• [Problem to work on]
Only a number is required: the count of lines in the material below that contain "cycle".

* * * * * * *

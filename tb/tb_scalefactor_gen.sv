`timescale 1ns/1ps
// tb_scalefactor_gen: self-checking test of the pre-scalefactor generator and of
// the temporal direct MV scaling that uses it.
//
// For random picture order counts (including distances beyond the [-128, 127]
// clip and list-0/list-1 at the same POC) the ScaleFactor, the implicit weights
// and their one-cycle latency are compared with the H.264 formulas
//   TD_B = clip(-128,127, CurrPoc-List0Poc), TD_D = clip(-128,127, List1Poc-List0Poc),
//   X = (16384 + |TD_D/2|) / TD_D, SF = clip(-1024,1023, (TD_B*X + 32) >> 6),
//   W1 = SF >> 2, W0 = 64 - W1;
// then direct_mv is fed the result with a random co-located MV and checked
// against MV_L0 = (SF*MVc + 128) >> 8, MV_L1 = MV_L0 - MVc, also one cycle later.
module tb_scalefactor_gen;
  import mc_pkg::*;
  logic clk = 0, rst_n = 0;
  always #5 clk = ~clk;
  int checks = 0, failures = 0;

  logic start, valid, td_zero, d_start, d_valid;
  logic signed [POC_W-1:0] curr_poc, list0_poc, list1_poc;
  logic signed [10:0] sf;
  logic signed [9:0] w0, w1;
  mv_t mv_col, mv_l0, mv_l1;

  scalefactor_gen dut (.clk, .rst_n, .start, .curr_poc, .list0_poc, .list1_poc,
                       .scale_factor(sf), .w0, .w1, .td_zero, .valid);
  direct_mv u_dmv (.clk, .rst_n, .start(d_start), .scale_factor(sf), .td_zero, .mv_col,
                   .mv_l0, .mv_l1, .valid(d_valid));

  initial begin
    #1ms;
    $display("watchdog expired");
    failures++;
    $display("TB_RESULT checks=%0d failures=%0d", checks, failures);
    $finish;
  end

  function automatic int clipi(int lo, int hi, int v); return v < lo ? lo : (v > hi ? hi : v); endfunction

  initial begin
    int cp, p0, p1, tb, td, x, esf, em0x, em0y, cx, cy;
    start = 0; d_start = 0; curr_poc = 0; list0_poc = 0; list1_poc = 0; mv_col = '0;
    repeat (2) @(negedge clk);
    rst_n = 1;
    for (int i = 0; i < 400; i++) begin
      cp = $urandom_range(300); p0 = $urandom_range(300); p1 = (i % 17 == 0) ? p0 : $urandom_range(300);
      if (i < 100) begin p0 = cp - int'($urandom_range(20)); p1 = cp + int'($urandom_range(20)); end
      @(negedge clk);
      curr_poc = 16'(cp); list0_poc = 16'(p0); list1_poc = 16'(p1); start = 1;
      @(negedge clk);
      start = 0;
      tb = clipi(-128, 127, cp - p0); td = clipi(-128, 127, p1 - p0);
      checks++;
      if (!valid) begin failures++; $display("valid not one cycle after start"); end
      if (td == 0) begin
        checks++;
        if (!td_zero || w0 != 32 || w1 != 32) begin failures++; $display("td = 0: weights %0d %0d", w0, w1); end
        esf = 256;
      end else begin
        x = (16384 + ((td < 0 ? -td : td) / 2)) / td;
        esf = clipi(-1024, 1023, (tb * x + 32) >>> 6);
        checks += 3;
        if (td_zero) begin failures++; $display("td_zero set for td %0d", td); end
        if (sf != esf) begin failures++; $display("poc %0d %0d %0d: SF %0d expected %0d", cp, p0, p1, sf, esf); end
        if (w1 != (esf >>> 2) || w0 != 64 - (esf >>> 2)) begin failures++; $display("weights %0d %0d for SF %0d", w0, w1, esf); end
      end
      // temporal direct scaling with this ScaleFactor
      cx = int'($urandom_range(400)) - 200; cy = int'($urandom_range(400)) - 200;
      mv_col = '{x: 10'(cx), y: 10'(cy)}; d_start = 1;
      @(negedge clk);
      d_start = 0;
      if (td == 0) begin em0x = cx; em0y = cy; end
      else begin em0x = (esf * cx + 128) >>> 8; em0y = (esf * cy + 128) >>> 8; end
      checks++;
      if (!d_valid || mv_l0.x != 10'(em0x) || mv_l0.y != 10'(em0y) ||
          mv_l1.x != 10'(td == 0 ? 0 : em0x - cx) || mv_l1.y != 10'(td == 0 ? 0 : em0y - cy)) begin
        failures++;
        $display("direct: SF %0d MVc (%0d,%0d) -> L0 (%0d,%0d) L1 (%0d,%0d)", esf, cx, cy,
                 mv_l0.x, mv_l0.y, mv_l1.x, mv_l1.y);
      end
    end
    $display("TB_RESULT checks=%0d failures=%0d", checks, failures);
    $finish;
  end
endmodule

* * * * * * *

• [Answer box]
3